▶ Task to complete
Only lines containing the string "qrot" belong in the answer; find them in the records and copy them.

▶ Raw data
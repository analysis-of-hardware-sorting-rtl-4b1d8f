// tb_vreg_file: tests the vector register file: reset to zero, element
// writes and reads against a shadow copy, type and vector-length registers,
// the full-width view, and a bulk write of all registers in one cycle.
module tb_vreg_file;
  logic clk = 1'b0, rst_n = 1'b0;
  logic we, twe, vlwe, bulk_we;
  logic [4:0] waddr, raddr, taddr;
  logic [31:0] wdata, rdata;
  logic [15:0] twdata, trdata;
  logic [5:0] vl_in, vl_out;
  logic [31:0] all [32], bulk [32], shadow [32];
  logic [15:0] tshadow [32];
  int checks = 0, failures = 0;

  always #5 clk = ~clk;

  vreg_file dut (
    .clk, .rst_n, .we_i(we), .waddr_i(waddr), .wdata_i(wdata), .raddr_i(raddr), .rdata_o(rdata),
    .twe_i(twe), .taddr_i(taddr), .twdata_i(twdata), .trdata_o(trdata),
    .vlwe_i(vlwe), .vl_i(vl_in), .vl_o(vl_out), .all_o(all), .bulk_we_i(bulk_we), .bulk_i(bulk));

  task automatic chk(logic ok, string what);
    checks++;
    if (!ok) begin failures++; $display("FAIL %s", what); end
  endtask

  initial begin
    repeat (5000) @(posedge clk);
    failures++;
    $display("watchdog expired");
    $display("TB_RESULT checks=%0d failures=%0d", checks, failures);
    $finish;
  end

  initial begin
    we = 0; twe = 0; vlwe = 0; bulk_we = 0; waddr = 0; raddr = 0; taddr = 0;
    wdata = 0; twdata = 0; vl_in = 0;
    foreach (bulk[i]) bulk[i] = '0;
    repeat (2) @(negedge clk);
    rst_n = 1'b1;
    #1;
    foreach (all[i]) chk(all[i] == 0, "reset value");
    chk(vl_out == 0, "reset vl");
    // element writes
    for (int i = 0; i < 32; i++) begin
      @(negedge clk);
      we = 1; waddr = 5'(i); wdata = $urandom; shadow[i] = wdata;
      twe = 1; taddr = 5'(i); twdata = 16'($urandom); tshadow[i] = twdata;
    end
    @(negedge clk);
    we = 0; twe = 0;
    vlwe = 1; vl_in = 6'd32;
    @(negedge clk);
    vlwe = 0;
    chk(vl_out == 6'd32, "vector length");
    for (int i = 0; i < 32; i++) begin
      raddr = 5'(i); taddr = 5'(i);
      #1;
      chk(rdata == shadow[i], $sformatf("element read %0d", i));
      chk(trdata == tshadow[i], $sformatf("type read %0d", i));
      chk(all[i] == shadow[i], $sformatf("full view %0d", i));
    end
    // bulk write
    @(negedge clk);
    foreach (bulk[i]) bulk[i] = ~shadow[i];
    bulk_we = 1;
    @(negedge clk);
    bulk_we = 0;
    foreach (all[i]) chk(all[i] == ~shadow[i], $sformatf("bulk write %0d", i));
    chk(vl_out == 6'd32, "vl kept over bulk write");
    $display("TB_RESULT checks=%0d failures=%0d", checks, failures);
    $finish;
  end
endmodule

* * *

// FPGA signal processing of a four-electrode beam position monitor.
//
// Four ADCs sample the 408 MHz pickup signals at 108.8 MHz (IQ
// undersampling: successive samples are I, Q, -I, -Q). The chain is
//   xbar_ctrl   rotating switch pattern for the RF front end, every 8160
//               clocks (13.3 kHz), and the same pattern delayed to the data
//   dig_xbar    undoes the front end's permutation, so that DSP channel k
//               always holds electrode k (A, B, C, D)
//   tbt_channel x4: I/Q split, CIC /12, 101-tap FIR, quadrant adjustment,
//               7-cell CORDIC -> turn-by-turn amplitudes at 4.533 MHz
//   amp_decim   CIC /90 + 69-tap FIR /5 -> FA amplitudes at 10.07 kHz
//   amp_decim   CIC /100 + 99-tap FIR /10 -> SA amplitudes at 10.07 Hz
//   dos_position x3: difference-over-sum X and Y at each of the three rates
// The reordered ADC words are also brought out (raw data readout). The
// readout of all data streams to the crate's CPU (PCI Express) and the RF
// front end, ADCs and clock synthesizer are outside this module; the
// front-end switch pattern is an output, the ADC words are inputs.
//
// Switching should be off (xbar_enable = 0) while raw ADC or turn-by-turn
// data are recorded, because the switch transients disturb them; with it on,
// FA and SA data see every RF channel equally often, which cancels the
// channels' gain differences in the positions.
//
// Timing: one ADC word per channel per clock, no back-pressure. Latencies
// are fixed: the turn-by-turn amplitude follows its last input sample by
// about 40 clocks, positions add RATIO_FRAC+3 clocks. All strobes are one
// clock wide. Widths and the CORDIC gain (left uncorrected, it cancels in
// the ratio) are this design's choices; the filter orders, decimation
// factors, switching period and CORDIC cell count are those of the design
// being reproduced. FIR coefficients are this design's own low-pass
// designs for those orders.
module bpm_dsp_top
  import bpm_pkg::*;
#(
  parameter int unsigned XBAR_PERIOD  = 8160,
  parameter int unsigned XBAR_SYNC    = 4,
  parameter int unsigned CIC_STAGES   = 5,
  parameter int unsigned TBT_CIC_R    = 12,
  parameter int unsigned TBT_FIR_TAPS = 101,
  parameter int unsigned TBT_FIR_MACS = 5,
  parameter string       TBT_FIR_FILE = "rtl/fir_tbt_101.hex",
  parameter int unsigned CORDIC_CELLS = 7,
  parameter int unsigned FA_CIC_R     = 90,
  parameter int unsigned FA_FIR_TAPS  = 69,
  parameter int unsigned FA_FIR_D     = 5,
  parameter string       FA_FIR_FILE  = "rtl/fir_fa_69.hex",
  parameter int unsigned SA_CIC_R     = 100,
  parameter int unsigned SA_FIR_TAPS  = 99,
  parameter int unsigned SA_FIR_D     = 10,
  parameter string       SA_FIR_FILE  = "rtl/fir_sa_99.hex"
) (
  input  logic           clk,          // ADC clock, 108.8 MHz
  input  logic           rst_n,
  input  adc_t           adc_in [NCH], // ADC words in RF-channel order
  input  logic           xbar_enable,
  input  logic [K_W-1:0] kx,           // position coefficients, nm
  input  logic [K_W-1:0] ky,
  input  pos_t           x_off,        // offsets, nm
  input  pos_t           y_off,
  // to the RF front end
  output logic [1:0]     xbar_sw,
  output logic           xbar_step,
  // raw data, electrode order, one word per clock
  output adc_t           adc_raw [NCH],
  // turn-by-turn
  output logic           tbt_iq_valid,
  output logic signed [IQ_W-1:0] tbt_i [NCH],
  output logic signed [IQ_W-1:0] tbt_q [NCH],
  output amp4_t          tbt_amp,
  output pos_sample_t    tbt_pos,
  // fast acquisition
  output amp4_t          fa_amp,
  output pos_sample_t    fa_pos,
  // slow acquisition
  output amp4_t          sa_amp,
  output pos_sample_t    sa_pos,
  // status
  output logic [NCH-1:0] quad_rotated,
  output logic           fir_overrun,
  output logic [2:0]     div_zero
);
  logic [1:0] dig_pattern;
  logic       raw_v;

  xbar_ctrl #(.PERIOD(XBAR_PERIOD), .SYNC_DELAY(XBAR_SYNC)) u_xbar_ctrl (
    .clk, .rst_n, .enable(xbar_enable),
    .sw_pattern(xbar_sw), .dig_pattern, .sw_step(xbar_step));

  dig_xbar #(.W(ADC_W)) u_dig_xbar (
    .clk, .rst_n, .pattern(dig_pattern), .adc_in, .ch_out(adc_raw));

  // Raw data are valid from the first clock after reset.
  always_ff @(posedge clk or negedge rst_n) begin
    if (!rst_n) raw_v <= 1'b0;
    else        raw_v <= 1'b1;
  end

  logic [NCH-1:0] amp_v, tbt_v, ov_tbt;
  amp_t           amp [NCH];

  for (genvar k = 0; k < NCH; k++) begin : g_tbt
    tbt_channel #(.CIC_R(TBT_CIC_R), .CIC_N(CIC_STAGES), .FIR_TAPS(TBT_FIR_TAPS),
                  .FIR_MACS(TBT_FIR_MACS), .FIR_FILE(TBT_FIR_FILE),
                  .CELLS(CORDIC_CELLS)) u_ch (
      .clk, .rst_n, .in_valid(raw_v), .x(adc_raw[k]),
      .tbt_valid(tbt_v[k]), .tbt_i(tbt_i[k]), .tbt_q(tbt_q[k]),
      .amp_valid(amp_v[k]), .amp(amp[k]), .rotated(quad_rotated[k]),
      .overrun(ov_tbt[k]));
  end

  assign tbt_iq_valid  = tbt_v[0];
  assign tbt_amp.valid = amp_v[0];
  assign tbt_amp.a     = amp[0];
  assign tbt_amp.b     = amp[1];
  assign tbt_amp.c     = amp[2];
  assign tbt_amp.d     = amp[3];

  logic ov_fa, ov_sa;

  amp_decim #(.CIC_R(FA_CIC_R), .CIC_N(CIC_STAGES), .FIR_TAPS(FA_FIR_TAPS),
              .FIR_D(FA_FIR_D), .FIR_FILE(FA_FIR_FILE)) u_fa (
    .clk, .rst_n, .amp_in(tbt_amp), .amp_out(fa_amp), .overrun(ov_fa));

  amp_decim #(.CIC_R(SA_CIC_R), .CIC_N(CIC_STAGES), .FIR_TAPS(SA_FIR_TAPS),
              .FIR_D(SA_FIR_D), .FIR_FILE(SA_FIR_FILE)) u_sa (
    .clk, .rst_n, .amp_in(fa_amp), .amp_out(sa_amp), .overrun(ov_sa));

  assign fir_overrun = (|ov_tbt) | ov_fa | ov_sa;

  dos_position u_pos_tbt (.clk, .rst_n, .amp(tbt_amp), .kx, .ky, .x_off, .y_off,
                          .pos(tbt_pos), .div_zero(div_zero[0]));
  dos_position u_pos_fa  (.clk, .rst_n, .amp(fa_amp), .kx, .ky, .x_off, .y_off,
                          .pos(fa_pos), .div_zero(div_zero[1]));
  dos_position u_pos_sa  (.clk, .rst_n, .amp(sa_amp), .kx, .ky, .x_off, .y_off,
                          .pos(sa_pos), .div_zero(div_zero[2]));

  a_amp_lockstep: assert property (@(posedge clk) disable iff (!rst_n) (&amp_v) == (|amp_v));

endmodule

==

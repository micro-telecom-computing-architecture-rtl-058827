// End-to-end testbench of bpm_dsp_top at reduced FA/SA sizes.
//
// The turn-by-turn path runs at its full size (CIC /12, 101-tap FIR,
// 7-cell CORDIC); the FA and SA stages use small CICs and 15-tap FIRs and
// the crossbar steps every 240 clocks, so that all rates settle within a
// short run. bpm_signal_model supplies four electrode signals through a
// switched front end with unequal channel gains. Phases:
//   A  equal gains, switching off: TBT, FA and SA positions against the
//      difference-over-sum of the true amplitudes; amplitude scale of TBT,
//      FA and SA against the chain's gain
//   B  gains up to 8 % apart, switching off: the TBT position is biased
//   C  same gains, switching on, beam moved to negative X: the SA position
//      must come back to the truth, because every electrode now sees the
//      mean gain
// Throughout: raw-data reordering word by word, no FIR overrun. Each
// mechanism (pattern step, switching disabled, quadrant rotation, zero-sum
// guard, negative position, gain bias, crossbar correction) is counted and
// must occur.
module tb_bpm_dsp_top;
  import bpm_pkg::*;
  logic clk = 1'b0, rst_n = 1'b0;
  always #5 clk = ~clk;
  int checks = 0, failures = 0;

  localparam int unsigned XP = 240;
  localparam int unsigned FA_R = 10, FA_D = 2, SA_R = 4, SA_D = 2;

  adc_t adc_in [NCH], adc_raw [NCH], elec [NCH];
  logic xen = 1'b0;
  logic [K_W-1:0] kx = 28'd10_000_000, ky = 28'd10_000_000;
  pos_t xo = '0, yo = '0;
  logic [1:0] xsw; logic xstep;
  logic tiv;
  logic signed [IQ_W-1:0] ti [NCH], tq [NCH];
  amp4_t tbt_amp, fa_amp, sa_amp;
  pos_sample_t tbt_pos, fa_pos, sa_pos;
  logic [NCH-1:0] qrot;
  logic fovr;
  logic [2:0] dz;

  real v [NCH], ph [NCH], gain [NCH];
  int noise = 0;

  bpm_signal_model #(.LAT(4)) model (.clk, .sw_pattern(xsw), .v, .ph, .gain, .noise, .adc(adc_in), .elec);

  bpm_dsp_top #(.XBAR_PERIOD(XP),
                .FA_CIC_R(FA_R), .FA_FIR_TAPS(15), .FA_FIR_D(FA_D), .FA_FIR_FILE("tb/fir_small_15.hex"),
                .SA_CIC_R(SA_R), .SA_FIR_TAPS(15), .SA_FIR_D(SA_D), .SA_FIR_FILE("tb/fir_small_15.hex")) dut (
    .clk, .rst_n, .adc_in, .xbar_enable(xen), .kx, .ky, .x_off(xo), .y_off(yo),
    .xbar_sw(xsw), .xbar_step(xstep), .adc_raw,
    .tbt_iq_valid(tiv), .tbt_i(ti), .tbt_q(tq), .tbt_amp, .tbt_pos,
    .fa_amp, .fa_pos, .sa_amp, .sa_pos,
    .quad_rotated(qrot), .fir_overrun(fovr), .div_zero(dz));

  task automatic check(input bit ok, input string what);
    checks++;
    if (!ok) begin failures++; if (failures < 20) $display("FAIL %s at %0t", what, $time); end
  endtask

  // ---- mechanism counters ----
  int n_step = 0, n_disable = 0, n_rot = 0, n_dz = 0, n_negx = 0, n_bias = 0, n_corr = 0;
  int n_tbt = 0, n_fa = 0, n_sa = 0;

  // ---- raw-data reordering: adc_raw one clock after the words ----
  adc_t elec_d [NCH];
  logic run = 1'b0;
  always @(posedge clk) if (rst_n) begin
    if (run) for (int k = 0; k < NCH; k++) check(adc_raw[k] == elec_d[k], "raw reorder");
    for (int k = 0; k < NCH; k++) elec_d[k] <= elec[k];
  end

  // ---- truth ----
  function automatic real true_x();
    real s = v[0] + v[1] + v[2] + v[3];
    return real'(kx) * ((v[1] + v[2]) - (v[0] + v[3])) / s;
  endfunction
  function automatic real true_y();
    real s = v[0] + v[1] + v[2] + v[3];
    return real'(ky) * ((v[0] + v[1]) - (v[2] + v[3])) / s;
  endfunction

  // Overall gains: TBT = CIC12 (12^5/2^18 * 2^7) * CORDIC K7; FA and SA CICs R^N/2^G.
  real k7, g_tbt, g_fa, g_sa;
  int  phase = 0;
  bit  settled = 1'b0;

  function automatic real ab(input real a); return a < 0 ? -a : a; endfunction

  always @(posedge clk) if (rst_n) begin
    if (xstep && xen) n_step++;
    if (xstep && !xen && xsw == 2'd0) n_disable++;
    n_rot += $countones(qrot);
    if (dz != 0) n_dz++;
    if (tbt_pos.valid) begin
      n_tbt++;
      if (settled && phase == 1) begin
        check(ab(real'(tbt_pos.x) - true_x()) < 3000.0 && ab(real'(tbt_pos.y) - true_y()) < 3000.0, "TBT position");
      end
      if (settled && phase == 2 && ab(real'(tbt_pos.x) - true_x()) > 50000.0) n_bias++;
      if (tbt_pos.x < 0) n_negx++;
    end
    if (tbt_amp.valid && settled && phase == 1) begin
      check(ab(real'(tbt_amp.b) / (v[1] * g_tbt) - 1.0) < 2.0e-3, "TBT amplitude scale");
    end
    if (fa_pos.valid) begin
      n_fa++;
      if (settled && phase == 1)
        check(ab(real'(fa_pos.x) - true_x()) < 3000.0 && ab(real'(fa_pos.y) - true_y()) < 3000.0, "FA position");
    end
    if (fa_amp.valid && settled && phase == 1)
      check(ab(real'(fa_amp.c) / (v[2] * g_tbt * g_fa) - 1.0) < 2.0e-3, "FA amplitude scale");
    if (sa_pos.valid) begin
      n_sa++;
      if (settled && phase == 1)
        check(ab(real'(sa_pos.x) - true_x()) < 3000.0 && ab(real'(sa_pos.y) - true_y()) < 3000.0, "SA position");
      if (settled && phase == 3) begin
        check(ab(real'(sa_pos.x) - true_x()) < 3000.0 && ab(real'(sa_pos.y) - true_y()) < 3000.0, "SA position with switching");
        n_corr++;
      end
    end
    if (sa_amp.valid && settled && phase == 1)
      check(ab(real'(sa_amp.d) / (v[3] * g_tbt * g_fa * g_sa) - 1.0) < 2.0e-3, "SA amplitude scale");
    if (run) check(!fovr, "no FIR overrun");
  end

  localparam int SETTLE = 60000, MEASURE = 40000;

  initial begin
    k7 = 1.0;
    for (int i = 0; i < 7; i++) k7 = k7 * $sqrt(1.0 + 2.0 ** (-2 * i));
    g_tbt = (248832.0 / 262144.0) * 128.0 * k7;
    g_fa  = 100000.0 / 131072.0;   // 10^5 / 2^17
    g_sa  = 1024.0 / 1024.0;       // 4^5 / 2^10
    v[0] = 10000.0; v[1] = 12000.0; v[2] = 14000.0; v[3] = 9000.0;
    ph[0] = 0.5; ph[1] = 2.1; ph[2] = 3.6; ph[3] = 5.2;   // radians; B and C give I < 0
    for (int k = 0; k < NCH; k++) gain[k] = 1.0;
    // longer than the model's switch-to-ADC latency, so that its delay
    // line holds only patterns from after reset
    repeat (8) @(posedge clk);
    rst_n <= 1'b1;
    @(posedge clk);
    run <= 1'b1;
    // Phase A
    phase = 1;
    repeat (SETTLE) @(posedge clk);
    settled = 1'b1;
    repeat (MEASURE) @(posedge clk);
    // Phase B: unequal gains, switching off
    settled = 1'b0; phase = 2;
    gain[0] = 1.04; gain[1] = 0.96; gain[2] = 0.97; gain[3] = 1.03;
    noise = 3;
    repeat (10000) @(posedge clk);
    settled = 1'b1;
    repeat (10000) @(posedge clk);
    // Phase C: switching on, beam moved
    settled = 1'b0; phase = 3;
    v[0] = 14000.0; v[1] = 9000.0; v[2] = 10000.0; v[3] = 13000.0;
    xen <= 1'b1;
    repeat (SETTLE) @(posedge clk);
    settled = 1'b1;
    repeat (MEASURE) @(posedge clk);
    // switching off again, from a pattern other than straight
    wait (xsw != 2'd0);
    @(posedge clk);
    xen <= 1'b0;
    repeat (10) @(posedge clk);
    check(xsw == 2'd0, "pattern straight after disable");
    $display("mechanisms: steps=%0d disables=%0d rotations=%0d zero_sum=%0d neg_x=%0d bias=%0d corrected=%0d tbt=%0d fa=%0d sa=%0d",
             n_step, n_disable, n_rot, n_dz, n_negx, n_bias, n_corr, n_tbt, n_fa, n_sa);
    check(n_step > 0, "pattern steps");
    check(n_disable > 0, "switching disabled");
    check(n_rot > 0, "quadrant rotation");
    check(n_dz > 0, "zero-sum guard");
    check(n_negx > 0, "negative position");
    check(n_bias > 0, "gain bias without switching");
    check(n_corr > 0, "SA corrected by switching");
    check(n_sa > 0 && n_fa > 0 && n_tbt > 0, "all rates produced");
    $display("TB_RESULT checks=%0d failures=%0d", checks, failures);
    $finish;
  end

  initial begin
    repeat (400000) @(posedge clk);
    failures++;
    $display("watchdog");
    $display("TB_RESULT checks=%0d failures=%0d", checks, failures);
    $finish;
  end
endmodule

▶ Answer to the exercise
  logic [NCH-1:0] qrot;
    .quad_rotated(qrot), .fir_overrun(fovr), .div_zero(dz));
    n_rot += $countones(qrot);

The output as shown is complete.